Part 43 (1/2)

Senator Corson's secretary was waiting in the hall; he showed the Governor up to the Senator's study.

Either because the outdoors was not cheerful that morning or because the Senator had been too much engrossed in meditation to remember that daylight would serve him, the curtains of the study were drawn and the electric lamps were on.

Corson was walking up and down the room, chewing on one end of a cigar and making a soggy torch of the other end. He continued to pace while North pulled off his coat.

”I have sent word to Morrison to come here,” reported the host.

The mantel clock reported the hour as nine; His Excellency scowled at the clock's face. ”And you got word back, I suppose, that after he has come out of his mill at ten o'clock and has washed his hands and--”

”He's at City Hall,” snapped Corson, with an acerbity that matched the Governor's. ”I called the mill and was referred to Morrison at City Hall.

He's on his way up here! At any rate, he said he'd start at once.”

”Did he condescend to intimate in what capacity he proposes to land on us this time?”

”I'm going to allow you to draw your own conclusions. I've been trying to draw some of my own from what he said.”

”What did he say?”

”Apologized because I was put to any trouble in locating him. Said he was expecting to be called by me and thought he would go to City Hall and await my summons in order to put himself and the whole situation on a strictly official basis.” The Senator delivered that information sullenly.

”What kind of a devilish basis does he think he's been operating on?”
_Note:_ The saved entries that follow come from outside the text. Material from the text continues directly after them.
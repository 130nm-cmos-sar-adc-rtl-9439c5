// tb_cap_dac: self-checking test of the capacitive DAC model.
// An input-side DAC (samples vin) and a reference-side DAC (samples VREF/2)
// are sampled, then random switch patterns are applied.  The expected
// top-plate voltage is worked out by hand: VREF - vin (input side) or VREF/2
// (reference side) with every Ref closed, lowered by w_i * VREF / 256 for
// each capacitor i put on ground (w = 1,1,2,4,...,64), and unchanged when a
// capacitor's switches are both open.  The input changing after sampling
// must not matter.
module tb_cap_dac;
  timeunit 1us; timeprecision 1ns;

  localparam int  R    = 8;
  localparam real VREF = 800.0;

  logic         clk = 1'b0;
  logic         sample;
  logic [R-1:0] ref_sw, gnd_sw;
  real          vin, vy, vz;
  int           checks = 0, failures = 0;

  always #40 clk = ~clk;

  cap_dac #(.R(R), .VREF_MV(VREF), .SAMPLES_VIN(1'b1)) dac2 (
    .sample(sample), .ref_sw(ref_sw), .gnd_sw(gnd_sw), .vin_mv(vin), .vtop_mv(vy));
  cap_dac #(.R(R), .VREF_MV(VREF), .SAMPLES_VIN(1'b0)) dac1 (
    .sample(sample), .ref_sw(ref_sw), .gnd_sw(gnd_sw), .vin_mv(vin), .vtop_mv(vz));

  function automatic real weight(int i);
    return (i == 0) ? 1.0 : real'(1 << (i - 1));
  endfunction

  task automatic check_close(string what, real got, real want);
    checks++;
    if (got - want > 1.0e-6 || want - got > 1.0e-6) begin
      failures++;
      $display("%s: got %f mV expected %f mV", what, got, want);
    end
  endtask

  initial begin
    repeat (2000) @(posedge clk);
    failures++;
    $display("watchdog expired");
    $display("TB_RESULT checks=%0d failures=%0d", checks, failures);
    $finish;
  end

  initial begin
    real v_sampled, drop, open_shift2;
    for (int n = 0; n < 300; n++) begin
      @(posedge clk);
      v_sampled = real'($urandom_range(0, 800000)) / 1000.0;
      vin    = v_sampled;
      sample = 1'b1;
      ref_sw = '0;
      gnd_sw = '0;
      #1;
      check_close("sample Y", vy, VREF / 2.0);
      check_close("sample Z", vz, VREF / 2.0);
      sample = 1'b0;
      #1;
      vin = real'($urandom_range(0, 800000)) / 1000.0;  // input moves on
      ref_sw = '1;
      #1;
      check_close("all Ref Y", vy, VREF - v_sampled);
      check_close("all Ref Z", vz, VREF / 2.0);
      // Random pattern: each capacitor on Ref, on ground or floating.
      drop = 0.0;
      open_shift2 = 0.0;
      for (int i = 0; i < R; i++) begin
        case ($urandom_range(0, 2))
          0: begin ref_sw[i] = 1'b1; gnd_sw[i] = 1'b0; end
          1: begin ref_sw[i] = 1'b0; gnd_sw[i] = 1'b1; drop += weight(i) * VREF / 256.0; end
          default: begin
            ref_sw[i] = 1'b0; gnd_sw[i] = 1'b0;
            // Floating on DAC2 keeps the bottom at vin instead of VREF/2.
            open_shift2 += weight(i) * (v_sampled - VREF / 2.0) / 128.0;
          end
        endcase
      end
      #1;
      check_close("pattern Y", vy, VREF - v_sampled - drop + open_shift2);
      check_close("pattern Z", vz, VREF / 2.0 - drop);
    end
    $display("TB_RESULT checks=%0d failures=%0d", checks, failures);
    $finish;
  end
endmodule
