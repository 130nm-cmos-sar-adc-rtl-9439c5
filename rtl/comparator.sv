// comparator: behavioural model (not synthesizable) of the dynamic latch
// comparator of the SAR ADC.
//
// The circuit is a clocked regenerative latch: it is reset while its clock is
// low and resolves the sign of its differential input when the clock rises.
// The model decides at each rising edge of clk_cmp and holds the decision
// until the next one:  out = 1 when vp_mv + OFFSET_MV > vn_mv.  vp is the
// DAC1 node (Z, "+" input) and vn the DAC2 node (Y, "-" input).  OFFSET_MV is
// an input-referred offset, 0 for an ideal comparator.  Noise, metastability
// and kickback are not modelled.  Holding the decision between evaluations
// (instead of returning to the reset level) is this model's choice, so that
// the control logic may sample it at any later clock edge; the converter
// drives clk_cmp with the inverted system clock, so a decision is made half a
// cycle after the DACs switch and is captured half a cycle later.
//
// Ports: clk_cmp (evaluation clock), vp_mv / vn_mv (inputs, mV), out
// (decision, 1 = vp above vn).
module comparator #(
  parameter real OFFSET_MV = 0.0
) (
  input  logic clk_cmp,
  input  real  vp_mv,
  input  real  vn_mv,
  output logic out
);

  always_ff @(posedge clk_cmp) begin
    out <= (vp_mv + OFFSET_MV) > vn_mv;
  end

endmodule
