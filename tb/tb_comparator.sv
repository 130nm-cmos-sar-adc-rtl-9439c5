// tb_comparator: self-checking test of the comparator model.
// Random input pairs are applied between clock edges; the output must
// change only at rising edges of clk_cmp and then equal vp + offset > vn.
// An ideal instance and one with a +1 mV offset are checked.
module tb_comparator;
  timeunit 1ns; timeprecision 1ps;

  logic clk = 1'b0;
  real  vp, vn;
  logic out0, out1;
  logic exp0, exp1;
  int   checks = 0, failures = 0, ones = 0;

  always #5 clk = ~clk;

  comparator                       dut0 (.clk_cmp(clk), .vp_mv(vp), .vn_mv(vn), .out(out0));
  comparator #(.OFFSET_MV(1.0))    dut1 (.clk_cmp(clk), .vp_mv(vp), .vn_mv(vn), .out(out1));

  initial begin
    repeat (5000) @(posedge clk);
    failures++;
    $display("watchdog expired");
    $display("TB_RESULT checks=%0d failures=%0d", checks, failures);
    $finish;
  end

  initial begin
    vp = 0.0;
    vn = 0.0;
    for (int n = 0; n < 2000; n++) begin
      @(negedge clk);
      vp = real'($urandom_range(0, 800000)) / 1000.0;
      // Keep some pairs within the offset of each other.
      if ($urandom_range(0, 1) != 0) vn = vp + real'($urandom_range(0, 1800)) / 1000.0 - 0.9;
      else                           vn = real'($urandom_range(0, 800000)) / 1000.0;
      exp0 = vp > vn;
      exp1 = vp + 1.0 > vn;
      @(posedge clk);
      #1;
      checks++;
      if (out0 !== exp0 || out1 !== exp1) begin
        failures++;
        $display("vp=%f vn=%f out=%b/%b expected %b/%b", vp, vn, out0, out1, exp0, exp1);
      end
      if (out0) ones++;
      // Inputs change mid-cycle: output must hold.
      vp = vn - 5.0 + 10.0 * real'(out0 ? 0 : 1);
      #2;
      checks++;
      if (out0 !== exp0) begin
        failures++;
        $display("output changed between clock edges");
      end
    end
    if (ones == 0 || ones == 2000) failures++;
    $display("TB_RESULT checks=%0d failures=%0d", checks, failures);
    $finish;
  end
endmodule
”Look here, North! If you have come up here to fight with me after the row you have been having down-town this morning I warn you--”
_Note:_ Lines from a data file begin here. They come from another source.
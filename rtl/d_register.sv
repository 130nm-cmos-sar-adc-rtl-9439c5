// d_register: the single-bit D-type register every chain of the control
// logic is built from.
//
// In silicon this cell is a master-slave pair of transmission-gate latches
// with no set or reset input.  Here it is written as its logical behaviour:
// q takes the value of d at each rising edge of clk and holds it for the rest
// of the cycle.  Choosing the rising edge is this design's choice; the cell
// has no reset, so whoever uses it loads a known value through d (the control
// logic does this during the Sample phase).
//
// Ports: clk (clock), d (data in), q (data out, one clock of latency).
module d_register (
  input  logic clk,
  input  logic d,
  output logic q
);

  always_ff @(posedge clk) begin
    q <= d;
  end

endmodule
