// tb_d_register: self-checking test of the D-type register cell.
// Random data is applied each cycle; after every rising edge q must equal
// the d that was present just before that edge, and hold between edges.
module tb_d_register;
  timeunit 1ns; timeprecision 1ps;

  logic clk = 1'b0;
  logic d, q;
  int   checks = 0, failures = 0;

  always #5 clk = ~clk;

  d_register dut (.clk(clk), .d(d), .q(q));

  initial begin
    repeat (2000) @(posedge clk);
    failures++;
    $display("watchdog expired");
    $display("TB_RESULT checks=%0d failures=%0d", checks, failures);
    $finish;
  end

  initial begin
    logic expected;
    d = 1'b0;
    @(posedge clk);
    for (int n = 0; n < 500; n++) begin
      @(negedge clk);
      expected = $urandom_range(0, 1) != 0;
      d = expected;
      #1 d = expected;
      @(posedge clk);
      #1;
      checks++;
      if (q !== expected) begin
        failures++;
        $display("cycle %0d: q=%b expected %b", n, q, expected);
      end
      // Change d mid-cycle: q must not follow.
      d = ~expected;
      #2;
      checks++;
      if (q !== expected) begin
        failures++;
        $display("cycle %0d: q followed d between edges", n);
      end
    end
    $display("TB_RESULT checks=%0d failures=%0d", checks, failures);
    $finish;
  end
endmodule
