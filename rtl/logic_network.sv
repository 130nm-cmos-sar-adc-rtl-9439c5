// logic_network: combinational decoder from the control-logic state to the
// switch controls of the two capacitive DACs.
//
// Inputs are the R decision bits of the shift register and the layer count
// (R + ceil(log2 R) bits, 11 for R = 8) plus the Sample line.  Outputs are,
// for each DAC, a Ref_i and a Gnd_i per capacitor i (16 per DAC for R = 8).
// Ref_i = 1 puts the bottom plate of capacitor i on VREF/2, Gnd_i = 1 puts it
// on ground; they are never both 1.
//
// Switching strategy (monotonic, one capacitor moves per decision):
//   * Sample phase: every Ref_i and Gnd_i is 0, the DACs' own Sample switches
//     hold the bottom plates (DAC1 at VREF/2, DAC2 on the input).
//   * First comparison (layer 0): every Ref_i = 1, Gnd_i = 0; the comparator
//     then compares the input with VREF/2 and produces the MSB.
//   * Once result bit i (i >= 1) has been decided, capacitor i of one DAC is
//     moved from VREF/2 to ground: in DAC2 (the input side) when the bit is 0,
//     Ref_i = bit, Gnd_i = not bit; in DAC1 (the reference side) when the bit
//     is 1.  This moves the comparison threshold up or down by 2^(i-1) LSB,
//     i.e. half of the previous step.  Capacitor 0 is never switched.
//
// Decoding: during layer m (m decisions made) bit i of the result is known
// when m + i >= R, and then sits in decision bit m + i - R of the shift
// register (the newest decision is in bit 0).
//
// The rule for the input-side DAC follows the description of the converter;
// the mirror rule for the reference-side DAC, the all-zero Sample encoding
// and the exact capacitor-to-bit mapping are this design's reading of the
// two-DAC architecture.  Purely combinational, no clock.
module logic_network #(
  parameter int R  = sar_pkg::RESOLUTION,
  parameter int CW = sar_pkg::layer_width(R)
) (
  input  logic          sample,
  input  logic [R-1:0]  state_bits,
  input  logic [CW-1:0] layer,
  output logic [R-1:0]  dac1_ref,
  output logic [R-1:0]  dac1_gnd,
  output logic [R-1:0]  dac2_ref,
  output logic [R-1:0]  dac2_gnd
);

  always_comb begin
    dac1_ref = '0;
    dac1_gnd = '0;
    dac2_ref = '0;
    dac2_gnd = '0;
    if (!sample) begin
      for (int i = 0; i < R; i++) begin
        // Position of result bit i in the shift register, if decided.
        automatic int  pos     = int'(layer) + i - R;
        automatic bit  decided = (i >= 1) && (pos >= 0);
        automatic bit  b       = decided ? state_bits[pos] : 1'b1;
        dac2_ref[i] = !decided || b;
        dac2_gnd[i] = decided && !b;
        dac1_ref[i] = !decided || !b;
        dac1_gnd[i] = decided && b;
      end
    end
  end

  // A capacitor's bottom plate may never be tied to VREF/2 and ground at once.
  always_comb begin
    assert ((dac1_ref & dac1_gnd) == '0) else $error("DAC1 Ref/Gnd short");
    assert ((dac2_ref & dac2_gnd) == '0) else $error("DAC2 Ref/Gnd short");
  end

endmodule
”I have had no row down-town. I wouldn't see anybody. I wouldn't talk with anybody. Blast it! Corson, I don't know what to say to anybody!”

”Well, that's one point, at least, on which you and I can get together even if we can't agree on anything else. If you have been so cursedly exclusive as all that, North, perhaps you haven't been in touch with any of the justices of the supreme court, as I have.”

”You have, eh?”

”I called Davenport and Madigan on the telephone.”
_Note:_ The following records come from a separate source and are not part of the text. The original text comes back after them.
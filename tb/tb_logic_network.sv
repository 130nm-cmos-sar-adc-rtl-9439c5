// tb_logic_network: self-checking test of the state-to-switch decoder.
// For every 8-bit result word and every layer m, the shift register state
// after m decisions is built, and the switch pattern the block returns is
// turned back into a comparison threshold (in LSB): 128 plus the weight of
// every DAC1 capacitor on ground minus the weight of every DAC2 capacitor on
// ground.  It must equal the trial code of a textbook successive
// approximation at that step: the m decided bits, a 1 in the next position,
// zeros below.  Also checked: all switches open during Sample, all Ref on in
// layer 0, no capacitor tied to both rails, capacitor 0 never switched.
module tb_logic_network;
  timeunit 1ns; timeprecision 1ps;

  localparam int R = 8;

  logic         clk = 1'b0;
  logic         sample;
  logic [R-1:0] state_bits;
  logic [2:0]   layer;
  logic [R-1:0] d1r, d1g, d2r, d2g;
  int           checks = 0, failures = 0;

  always #5 clk = ~clk;

  logic_network #(.R(R), .CW(3)) dut (
    .sample(sample), .state_bits(state_bits), .layer(layer),
    .dac1_ref(d1r), .dac1_gnd(d1g), .dac2_ref(d2r), .dac2_gnd(d2g)
  );

  function automatic int weight(int i);
    return (i == 0) ? 1 : (1 << (i - 1));
  endfunction

  initial begin
    repeat (100000) @(posedge clk);
    failures++;
    $display("watchdog expired");
    $display("TB_RESULT checks=%0d failures=%0d", checks, failures);
    $finish;
  end

  initial begin
    int threshold, trial;
    // Sample phase: every switch open.
    sample = 1'b1;
    state_bits = 8'($urandom);
    layer = 3'($urandom);
    #1;
    checks++;
    if ((d1r | d1g | d2r | d2g) != '0) begin
      failures++;
      $display("sample phase: switches not all open");
    end
    sample = 1'b0;
    for (int word = 0; word < 256; word++) begin
      for (int m = 0; m < R; m++) begin
        // State after m decisions: newest decision in bit 0, ones above.
        for (int j = 0; j < R; j++) begin
          state_bits[j] = (j < m) ? word[R - m + j] : 1'b1;
        end
        layer = 3'(m);
        #1;
        threshold = 128;
        for (int i = 0; i < R; i++) begin
          if (d1g[i]) threshold += weight(i);
          if (d2g[i]) threshold -= weight(i);
        end
        trial = ((word >> (R - m)) << (R - m)) | (1 << (R - 1 - m));
        checks++;
        if (threshold != trial) begin
          failures++;
          $display("word %0d layer %0d: threshold %0d expected %0d", word, m, threshold, trial);
        end
        checks++;
        if ((d1r & d1g) != '0 || (d2r & d2g) != '0 || (d1r ^ d1g) != '1 || (d2r ^ d2g) != '1) begin
          failures++;
          $display("word %0d layer %0d: bad switch pair", word, m);
        end
        checks++;
        if (!d1r[0] || !d2r[0]) begin
          failures++;
          $display("word %0d layer %0d: capacitor 0 switched", word, m);
        end
        if (m == 0) begin
          checks++;
          if (d1r != '1 || d2r != '1) begin
            failures++;
            $display("layer 0: Ref not all on");
          end
        end
      end
    end
    $display("TB_RESULT checks=%0d failures=%0d", checks, failures);
    $finish;
  end
endmodule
”What excuse could they give for sending their snap opinions over the wire on the inquiry of a fool?”

”They offered no excuse. They couldn't. They knew nothing about any telegrams till I informed 'em. They received no inquiry. They sent no replies, naturally.”

”That--that--Did that--” The Governor pawed at his scraggly neck. ”He faked all that stuff?”

”Absolutely!”

Comment which could not have been expressed in long speeches and violent denunciation was put into the pregnant stare exchanged by the two men.

Then the Senator took another grip on his cigar with bared teeth and began to march again.

”Corson, what's going to be done with that blue-blazed understudy of Ananias?”

”Depend on the wrath of Heaven, perhaps,” said the Senator, sarcastically.

”I haven't had time to look in Holy Writ this morning and ascertain just what kind of a lie Ananias told. But whatever it was, it was tame beside what Morrison told that mob about me last night.”

”You've had your fling at me about my exclusiveness! What are you putting out yourself this morning in the way of statements?” The Governor banged his fist down on the newspapers which littered the study table.